Saved entries:
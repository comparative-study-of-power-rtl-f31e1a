// Testbench of the slave control: checks the CTRL bits and their read-back,
// the one-cycle start pulse, BUSY/DONE, the interrupt and its clear, the
// parameter-write decode and read pass-through, pixel writes becoming
// pix_valid, the stall while can_accept is low and the silent discard of
// pixels while the processing clock is off.
module tb_morph_slave_ctrl;
  import morph_pkg::*;
  logic clk = 1'b0, reset_n = 1'b1;
  logic [REG_AW-1:0] avs_address = '0;
  logic avs_write = 1'b0, avs_read = 1'b0;
  logic [31:0] avs_writedata = '0, avs_readdata;
  logic avs_waitrequest;
  logic [31:0] param_rdata = 32'hCAFE_0042;
  logic can_accept = 1'b1, done_in = 1'b0;
  logic param_we, pix_valid, start, mem_clk_en, proc_clk_en, busy, irq;
  pix_t pix;
  int checks = 0, failures = 0, n_start = 0, n_pix = 0, n_pwe = 0;

  always #5 clk = ~clk;

  morph_slave_ctrl u_dut (.*);

  always @(posedge clk) begin
    if (start) n_start++;
    if (pix_valid) n_pix++;
    if (param_we) n_pwe++;
  end

  task automatic check(input bit ok, input string what);
    checks++;
    if (!ok) begin failures++; $display("FAIL: %s", what); end
  endtask

  task automatic wr(input logic [REG_AW-1:0] a, input logic [31:0] d);
    avs_address = a; avs_writedata = d; avs_write = 1'b1;
    #1;
    while (avs_waitrequest) begin @(negedge clk); #1; end
    @(negedge clk);
    avs_write = 1'b0;
  endtask

  task automatic rd(input logic [REG_AW-1:0] a, output logic [31:0] d);
    avs_address = a; avs_read = 1'b1; #1; d = avs_readdata; @(negedge clk); avs_read = 1'b0;
  endtask

  initial begin
    logic [31:0] d;
    int stall;
    #1 reset_n = 1'b0;
    #3 reset_n = 1'b1;
    @(negedge clk);
    check(!mem_clk_en && !proc_clk_en && !irq && !busy, "reset state");
    wr(REG_CTRL, 32'hA);  // mem clock + irq enable, no start
    check(mem_clk_en && !proc_clk_en && n_start == 0, "ctrl bits");
    rd(REG_CTRL, d); check(d == 32'hA, "ctrl read-back");
    wr(REG_WIDTH, 32'd99);
    wr(REG_MASK_BASE + 6'd3, 32'h7);
    check(n_pwe == 2, "parameter writes decoded");
    rd(REG_HEIGHT, d); check(d == 32'hCAFE_0042, "parameter read pass-through");
    // pixel while processing clock off: discarded, no stall
    wr(REG_PIXEL, 32'h55);
    check(n_pix == 0, "pixel discarded with clock off");
    wr(REG_CTRL, 32'hF);  // everything on, start
    check(start && busy, "start pulse and busy");
    @(negedge clk);
    check(n_start == 1 && !start, "start lasts one clock");
    rd(REG_CTRL, d); check(d == 32'hE, "start bit reads 0");
    wr(REG_PIXEL, 32'h1AB);
    check(n_pix == 1 && pix == 8'hAB, "pixel accepted");
    // stall while the result side is full
    can_accept = 1'b0;
    fork
      wr(REG_PIXEL, 32'h33);
      begin
        stall = 0;
        repeat (4) begin #1; if (avs_waitrequest) stall++; @(negedge clk); end
        can_accept = 1'b1;
      end
    join
    check(stall == 4 && n_pix == 2, "pixel stalled, then accepted once");
    // done and interrupt
    @(negedge clk); done_in = 1'b1; @(negedge clk); done_in = 1'b0;
    check(irq && !busy, "interrupt after done");
    rd(REG_STATUS, d); check(d[1:0] == 2'b10, "status done");
    wr(REG_STATUS, 32'h2);
    check(!irq, "interrupt cleared");
    // interrupt masked
    @(negedge clk); done_in = 1'b1; @(negedge clk); done_in = 1'b0;
    wr(REG_CTRL, 32'h6);
    check(!irq, "interrupt disabled");
    rd(REG_STATUS, d); check(d[1] == 1'b1, "done still visible");
    $display("TB_RESULT checks=%0d failures=%0d", checks, failures);
    $finish;
  end

  initial begin
    repeat (2000) @(posedge clk);
    failures++;
    $display("TB_RESULT checks=%0d failures=%0d", checks, failures);
    $finish;
  end
endmodule
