// Greyscale morphology IP: erosion and dilation of an 8-bit image with a
// square structuring element of up to 23x23, attached to an Avalon-MM system
// bus as a slave (configuration and pixel input) and a master (results).
//
// Data flow. Software writes the mask, operation, image size, mask size a
// and result address into the parameter memory, enables the clocks and sets
// START. A DMA then writes the image to the PIXEL register in column-wise
// quasi raster order: for each horizontal mask position c = 0 .. w-a, the l
// rows of the strip of columns c .. c+a-1, top to bottom, a pixels per row.
// Every pixel is therefore sent up to a times. The FIFO assembles each row
// strip into a line, the kernel keeps the last a lines and produces the
// masked minimum or maximum for each window position once a lines of the
// pass have arrived, and the master writer stores result n at byte address
// DEST + n (all (w-a+1)*(l-a+1) results, column pass after column pass, top
// to bottom). After the last result has been written, STATUS.DONE is set and
// `irq` raised if enabled.
//
// Clocks. Three clock regions: the slave control on `clk`, always running;
// the parameter memory on a gated memory clock; FIFO, kernel, scan control
// and master writer on a gated processing clock. Both enables are bits of
// CTRL, so software can stop the memory once configured and both when idle.
//
// Timing. One pixel per clock is accepted while the result queue has room;
// a result reaches the master queue two clocks after the last pixel of its
// line. With PACK32 = 1 up to four results share one 32-bit transfer;
// PACK32 = 0 gives one 8-bit transfer per result.
//
// The four-part structure, the scan order, the two gated domains, the
// interrupt and both master widths follow the design. The register map,
// result addressing, border handling (no results for windows reaching
// outside the image) and flow control are this design's choices.
module morph_ip
  import morph_pkg::*;
#(
  parameter int unsigned MASK_MAX_P = MASK_MAX,
  parameter bit          PACK32     = 1'b1,
  parameter int unsigned QDEPTH     = 4
) (
  input  logic               clk,
  input  logic               reset_n,
  // Avalon-MM slave
  input  logic [REG_AW-1:0]  avs_address,
  input  logic               avs_write,
  input  logic [BUS_W-1:0]   avs_writedata,
  input  logic               avs_read,
  output logic [BUS_W-1:0]   avs_readdata,
  output logic               avs_waitrequest,
  // Avalon-MM master
  output logic [ADDR_W-1:0]  avm_address,
  output logic               avm_write,
  output logic [BUS_W-1:0]   avm_writedata,
  output logic [BUS_W/8-1:0] avm_byteenable,
  input  logic               avm_waitrequest,
  // Interrupt
  output logic               irq
);

  logic mem_clk_en, proc_clk_en, clk_mem, clk_proc;
  logic param_we, pix_valid, start, can_accept, done;
  pix_t pix;
  logic [BUS_W-1:0] param_rdata;

  morph_op_e          op;
  dim_t               width, height, mask_size;
  logic [ADDR_W-1:0]  dest;
  logic [MASK_MAX_P-1:0][MASK_MAX_P-1:0] mask;

  logic                  line_valid, window_full, last_line;
  pix_t [MASK_MAX_P-1:0] line;
  logic                  res_valid, res_last;
  pix_t                  res;

  morph_slave_ctrl u_slave (
    .clk, .reset_n,
    .avs_address, .avs_write, .avs_writedata, .avs_read, .avs_readdata, .avs_waitrequest,
    .param_rdata, .can_accept, .done_in(done),
    .param_we, .pix_valid, .pix, .start, .mem_clk_en, .proc_clk_en, .busy(), .irq
  );

  morph_clock_gate u_cg_mem  (.clk, .en(mem_clk_en),  .gclk(clk_mem));
  morph_clock_gate u_cg_proc (.clk, .en(proc_clk_en), .gclk(clk_proc));

  morph_param_memory #(.MASK_MAX_P(MASK_MAX_P)) u_param (
    .clk_mem, .reset_n, .wr_en(param_we), .addr(avs_address), .wdata(avs_writedata),
    .rdata(param_rdata), .op, .width, .height, .mask_size, .dest, .mask
  );

  morph_pixel_fifo #(.MASK_MAX_P(MASK_MAX_P)) u_fifo (
    .clk(clk_proc), .reset_n, .clear(start), .mask_size, .pix_valid, .pix, .line_valid, .line
  );

  morph_scan_ctrl u_scan (
    .clk(clk_proc), .reset_n, .clear(start), .width, .height, .mask_size, .line_valid,
    .window_full, .last_line, .result_count(), .row(), .col()
  );

  morph_kernel #(.MASK_MAX_P(MASK_MAX_P)) u_kernel (
    .clk(clk_proc), .reset_n, .op, .mask_size, .mask, .line_valid, .line, .window_full,
    .res_valid, .res
  );

  // The last-result flag travels with the kernel's one-cycle latency.
  always_ff @(posedge clk_proc or negedge reset_n) begin
    if (!reset_n)   res_last <= 1'b0;
    else if (start) res_last <= 1'b0;
    else            res_last <= line_valid && last_line;
  end

  morph_master_writer #(.PACK32(PACK32), .QDEPTH(QDEPTH)) u_master (
    .clk(clk_proc), .reset_n, .clear(start), .dest, .res_valid, .res, .res_last,
    .can_accept, .done, .avm_address, .avm_write, .avm_writedata, .avm_byteenable,
    .avm_waitrequest
  );

endmodule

→ **Problem description**
Return, unchanged, the run of lines above that opens with the line containing "logic clk = 1'b0, reset_n = 1'b1;" and closes with the line containing "wr(REG_MASK_BASE + 6'd3, 32'h7);". Include both.

→ **Written answer**
  logic clk = 1'b0, reset_n = 1'b1;
  logic [REG_AW-1:0] avs_address = '0;
  logic avs_write = 1'b0, avs_read = 1'b0;
  logic [31:0] avs_writedata = '0, avs_readdata;
  logic avs_waitrequest;
  logic [31:0] param_rdata = 32'hCAFE_0042;
  logic can_accept = 1'b1, done_in = 1'b0;
  logic param_we, pix_valid, start, mem_clk_en, proc_clk_en, busy, irq;
  pix_t pix;
  int checks = 0, failures = 0, n_start = 0, n_pix = 0, n_pwe = 0;

  always #5 clk = ~clk;

  morph_slave_ctrl u_dut (.*);

  always @(posedge clk) begin
    if (start) n_start++;
    if (pix_valid) n_pix++;
    if (param_we) n_pwe++;
  end

  task automatic check(input bit ok, input string what);
    checks++;
    if (!ok) begin failures++; $display("FAIL: %s", what); end
  endtask

  task automatic wr(input logic [REG_AW-1:0] a, input logic [31:0] d);
    avs_address = a; avs_writedata = d; avs_write = 1'b1;
    #1;
    while (avs_waitrequest) begin @(negedge clk); #1; end
    @(negedge clk);
    avs_write = 1'b0;
  endtask

  task automatic rd(input logic [REG_AW-1:0] a, output logic [31:0] d);
    avs_address = a; avs_read = 1'b1; #1; d = avs_readdata; @(negedge clk); avs_read = 1'b0;
  endtask

  initial begin
    logic [31:0] d;
    int stall;
    #1 reset_n = 1'b0;
    #3 reset_n = 1'b1;
    @(negedge clk);
    check(!mem_clk_en && !proc_clk_en && !irq && !busy, "reset state");
    wr(REG_CTRL, 32'hA);  // mem clock + irq enable, no start
    check(mem_clk_en && !proc_clk_en && n_start == 0, "ctrl bits");
    rd(REG_CTRL, d); check(d == 32'hA, "ctrl read-back");
    wr(REG_WIDTH, 32'd99);
    wr(REG_MASK_BASE + 6'd3, 32'h7);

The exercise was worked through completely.